[Source data]
####################

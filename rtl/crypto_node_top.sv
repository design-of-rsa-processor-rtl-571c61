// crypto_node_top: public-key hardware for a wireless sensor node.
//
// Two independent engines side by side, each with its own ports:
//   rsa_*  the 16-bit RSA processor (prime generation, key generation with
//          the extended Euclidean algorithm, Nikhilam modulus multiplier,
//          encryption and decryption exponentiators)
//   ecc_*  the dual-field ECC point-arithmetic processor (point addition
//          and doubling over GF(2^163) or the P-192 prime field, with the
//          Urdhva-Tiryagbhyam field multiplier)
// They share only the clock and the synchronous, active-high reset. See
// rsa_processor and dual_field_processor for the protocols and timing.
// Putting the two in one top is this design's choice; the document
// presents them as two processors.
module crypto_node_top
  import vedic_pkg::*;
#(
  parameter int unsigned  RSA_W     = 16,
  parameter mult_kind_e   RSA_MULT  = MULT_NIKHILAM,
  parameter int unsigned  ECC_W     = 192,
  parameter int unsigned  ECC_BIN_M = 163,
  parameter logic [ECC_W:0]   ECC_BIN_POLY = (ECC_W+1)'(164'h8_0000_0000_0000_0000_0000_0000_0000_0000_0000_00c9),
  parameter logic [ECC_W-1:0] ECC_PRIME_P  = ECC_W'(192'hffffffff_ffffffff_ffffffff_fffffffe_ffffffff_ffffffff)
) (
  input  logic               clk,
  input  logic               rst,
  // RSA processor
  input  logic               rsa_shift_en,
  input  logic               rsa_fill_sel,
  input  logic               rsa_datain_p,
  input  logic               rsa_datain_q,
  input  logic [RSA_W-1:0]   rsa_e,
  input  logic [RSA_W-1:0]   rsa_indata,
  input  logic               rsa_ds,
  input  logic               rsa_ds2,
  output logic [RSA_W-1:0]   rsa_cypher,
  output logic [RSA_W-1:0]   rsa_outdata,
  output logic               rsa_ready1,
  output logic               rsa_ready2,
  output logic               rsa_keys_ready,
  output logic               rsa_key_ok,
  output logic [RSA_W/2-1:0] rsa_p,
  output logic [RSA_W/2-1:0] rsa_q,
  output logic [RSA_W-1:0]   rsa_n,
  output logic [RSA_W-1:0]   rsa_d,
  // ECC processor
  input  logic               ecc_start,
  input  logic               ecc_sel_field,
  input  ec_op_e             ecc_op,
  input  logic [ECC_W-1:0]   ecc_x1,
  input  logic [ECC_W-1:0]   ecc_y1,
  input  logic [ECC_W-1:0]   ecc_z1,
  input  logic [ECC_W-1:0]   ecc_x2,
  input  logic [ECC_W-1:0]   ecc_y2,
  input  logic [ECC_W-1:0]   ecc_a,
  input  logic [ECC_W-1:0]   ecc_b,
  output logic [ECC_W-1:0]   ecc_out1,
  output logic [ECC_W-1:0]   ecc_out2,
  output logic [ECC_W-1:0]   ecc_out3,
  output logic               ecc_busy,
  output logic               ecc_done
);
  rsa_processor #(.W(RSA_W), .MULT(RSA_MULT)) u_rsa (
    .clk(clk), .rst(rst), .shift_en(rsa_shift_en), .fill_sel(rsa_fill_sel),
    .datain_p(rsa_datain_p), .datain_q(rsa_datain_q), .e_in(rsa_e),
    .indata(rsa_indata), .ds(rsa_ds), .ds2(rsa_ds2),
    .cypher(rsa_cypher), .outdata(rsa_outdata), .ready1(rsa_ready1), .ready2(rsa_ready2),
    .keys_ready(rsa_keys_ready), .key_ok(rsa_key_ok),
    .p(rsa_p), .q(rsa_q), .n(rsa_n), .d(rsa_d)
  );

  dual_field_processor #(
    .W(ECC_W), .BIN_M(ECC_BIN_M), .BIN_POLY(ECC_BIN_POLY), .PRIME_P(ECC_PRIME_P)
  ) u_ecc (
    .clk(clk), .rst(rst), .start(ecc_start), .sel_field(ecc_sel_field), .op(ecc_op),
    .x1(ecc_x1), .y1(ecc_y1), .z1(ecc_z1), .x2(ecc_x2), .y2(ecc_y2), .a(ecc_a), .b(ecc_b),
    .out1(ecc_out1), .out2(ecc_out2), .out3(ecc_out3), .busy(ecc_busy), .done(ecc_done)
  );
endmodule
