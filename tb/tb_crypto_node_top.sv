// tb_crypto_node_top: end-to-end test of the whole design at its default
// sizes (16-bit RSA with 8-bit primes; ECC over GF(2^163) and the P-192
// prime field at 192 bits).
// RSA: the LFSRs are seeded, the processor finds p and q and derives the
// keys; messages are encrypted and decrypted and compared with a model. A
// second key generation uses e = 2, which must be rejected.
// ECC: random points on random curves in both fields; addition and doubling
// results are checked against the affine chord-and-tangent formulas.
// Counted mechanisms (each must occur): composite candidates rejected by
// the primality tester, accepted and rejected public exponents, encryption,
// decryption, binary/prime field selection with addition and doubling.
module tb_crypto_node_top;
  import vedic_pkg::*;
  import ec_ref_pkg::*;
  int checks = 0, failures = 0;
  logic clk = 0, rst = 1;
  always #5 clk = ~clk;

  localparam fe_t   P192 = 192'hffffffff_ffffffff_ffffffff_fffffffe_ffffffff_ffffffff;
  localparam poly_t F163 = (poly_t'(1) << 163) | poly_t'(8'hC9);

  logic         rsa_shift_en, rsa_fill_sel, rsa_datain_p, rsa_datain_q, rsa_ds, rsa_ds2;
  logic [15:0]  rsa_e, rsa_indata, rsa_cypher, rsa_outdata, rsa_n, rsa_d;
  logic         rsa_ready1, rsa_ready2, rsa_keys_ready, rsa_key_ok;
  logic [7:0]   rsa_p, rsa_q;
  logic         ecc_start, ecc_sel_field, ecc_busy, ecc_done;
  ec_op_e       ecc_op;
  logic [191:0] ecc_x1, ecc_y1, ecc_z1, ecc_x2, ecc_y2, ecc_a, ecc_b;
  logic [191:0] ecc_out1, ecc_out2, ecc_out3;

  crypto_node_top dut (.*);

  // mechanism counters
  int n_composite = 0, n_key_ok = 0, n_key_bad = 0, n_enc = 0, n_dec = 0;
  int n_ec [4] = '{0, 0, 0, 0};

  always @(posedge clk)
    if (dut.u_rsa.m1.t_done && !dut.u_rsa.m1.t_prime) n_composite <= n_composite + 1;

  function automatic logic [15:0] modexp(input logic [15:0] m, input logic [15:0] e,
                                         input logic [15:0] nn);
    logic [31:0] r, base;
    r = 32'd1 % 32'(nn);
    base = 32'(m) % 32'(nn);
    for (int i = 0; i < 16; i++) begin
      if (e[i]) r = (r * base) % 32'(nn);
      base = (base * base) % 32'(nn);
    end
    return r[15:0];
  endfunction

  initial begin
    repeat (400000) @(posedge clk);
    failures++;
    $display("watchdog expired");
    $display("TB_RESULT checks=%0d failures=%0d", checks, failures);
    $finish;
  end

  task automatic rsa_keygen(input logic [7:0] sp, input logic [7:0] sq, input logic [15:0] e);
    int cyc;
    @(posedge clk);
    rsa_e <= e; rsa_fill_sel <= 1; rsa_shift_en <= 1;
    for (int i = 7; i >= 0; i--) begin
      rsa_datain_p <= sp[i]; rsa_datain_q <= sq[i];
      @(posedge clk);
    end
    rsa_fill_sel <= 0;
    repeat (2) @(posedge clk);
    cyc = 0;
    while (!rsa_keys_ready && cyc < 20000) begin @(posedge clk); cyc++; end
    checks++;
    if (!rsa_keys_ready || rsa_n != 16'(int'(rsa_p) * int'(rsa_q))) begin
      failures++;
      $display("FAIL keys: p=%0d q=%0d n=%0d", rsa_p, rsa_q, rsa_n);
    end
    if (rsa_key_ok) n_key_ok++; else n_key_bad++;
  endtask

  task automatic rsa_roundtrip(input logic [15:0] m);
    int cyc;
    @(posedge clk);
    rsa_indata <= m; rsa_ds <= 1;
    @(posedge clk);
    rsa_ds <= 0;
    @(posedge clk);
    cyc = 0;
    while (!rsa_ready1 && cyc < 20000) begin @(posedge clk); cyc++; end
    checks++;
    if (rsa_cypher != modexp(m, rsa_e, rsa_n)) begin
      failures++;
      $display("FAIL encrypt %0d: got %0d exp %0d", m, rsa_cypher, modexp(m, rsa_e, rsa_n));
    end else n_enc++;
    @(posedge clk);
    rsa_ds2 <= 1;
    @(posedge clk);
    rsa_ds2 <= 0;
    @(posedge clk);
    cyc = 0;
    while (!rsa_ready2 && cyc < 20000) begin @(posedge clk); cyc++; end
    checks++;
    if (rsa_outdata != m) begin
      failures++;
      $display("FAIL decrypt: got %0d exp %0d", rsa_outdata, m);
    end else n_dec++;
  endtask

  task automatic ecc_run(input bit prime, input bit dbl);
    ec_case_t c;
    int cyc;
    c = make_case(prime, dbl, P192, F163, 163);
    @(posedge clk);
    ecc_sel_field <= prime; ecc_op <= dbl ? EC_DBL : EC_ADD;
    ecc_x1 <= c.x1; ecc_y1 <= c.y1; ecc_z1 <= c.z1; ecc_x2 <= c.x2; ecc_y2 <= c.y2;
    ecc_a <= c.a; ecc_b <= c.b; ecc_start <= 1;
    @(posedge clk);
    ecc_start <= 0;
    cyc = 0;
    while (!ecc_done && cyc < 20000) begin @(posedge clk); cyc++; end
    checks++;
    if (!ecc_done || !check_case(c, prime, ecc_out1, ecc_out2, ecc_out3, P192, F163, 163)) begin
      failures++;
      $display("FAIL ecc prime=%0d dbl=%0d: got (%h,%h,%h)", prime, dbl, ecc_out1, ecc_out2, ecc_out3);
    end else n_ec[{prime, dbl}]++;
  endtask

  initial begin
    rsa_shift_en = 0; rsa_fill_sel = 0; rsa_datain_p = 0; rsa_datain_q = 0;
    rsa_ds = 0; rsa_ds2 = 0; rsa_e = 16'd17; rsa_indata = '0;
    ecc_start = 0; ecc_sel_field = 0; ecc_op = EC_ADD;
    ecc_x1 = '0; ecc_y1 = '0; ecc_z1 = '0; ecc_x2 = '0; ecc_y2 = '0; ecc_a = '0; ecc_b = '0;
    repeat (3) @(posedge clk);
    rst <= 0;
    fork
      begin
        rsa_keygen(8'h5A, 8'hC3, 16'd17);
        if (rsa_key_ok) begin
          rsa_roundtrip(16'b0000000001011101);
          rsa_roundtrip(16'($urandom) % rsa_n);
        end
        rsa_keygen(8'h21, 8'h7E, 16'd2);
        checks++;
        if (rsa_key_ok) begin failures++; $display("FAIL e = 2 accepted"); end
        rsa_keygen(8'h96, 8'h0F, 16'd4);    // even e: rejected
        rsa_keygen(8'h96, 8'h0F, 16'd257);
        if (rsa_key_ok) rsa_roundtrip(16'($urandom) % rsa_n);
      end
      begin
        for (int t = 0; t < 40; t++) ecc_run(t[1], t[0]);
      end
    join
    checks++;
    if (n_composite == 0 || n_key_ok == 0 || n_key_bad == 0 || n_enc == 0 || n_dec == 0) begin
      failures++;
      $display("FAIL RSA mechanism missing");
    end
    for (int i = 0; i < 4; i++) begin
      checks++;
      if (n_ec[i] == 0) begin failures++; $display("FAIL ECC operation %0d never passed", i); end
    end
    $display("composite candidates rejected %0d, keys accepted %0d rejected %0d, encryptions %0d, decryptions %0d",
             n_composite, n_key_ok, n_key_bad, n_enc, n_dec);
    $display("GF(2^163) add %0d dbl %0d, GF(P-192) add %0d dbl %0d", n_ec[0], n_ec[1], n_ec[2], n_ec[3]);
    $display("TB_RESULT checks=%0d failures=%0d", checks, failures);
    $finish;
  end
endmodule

####################

* WORK TASK: Please find every line in the records above that holds the word "candidates" and copy it.

* EXERCISE RESULT:
// Counted mechanisms (each must occur): composite candidates rejected by
    $display("composite candidates rejected %0d, keys accepted %0d rejected %0d, encryptions %0d, decryptions %0d",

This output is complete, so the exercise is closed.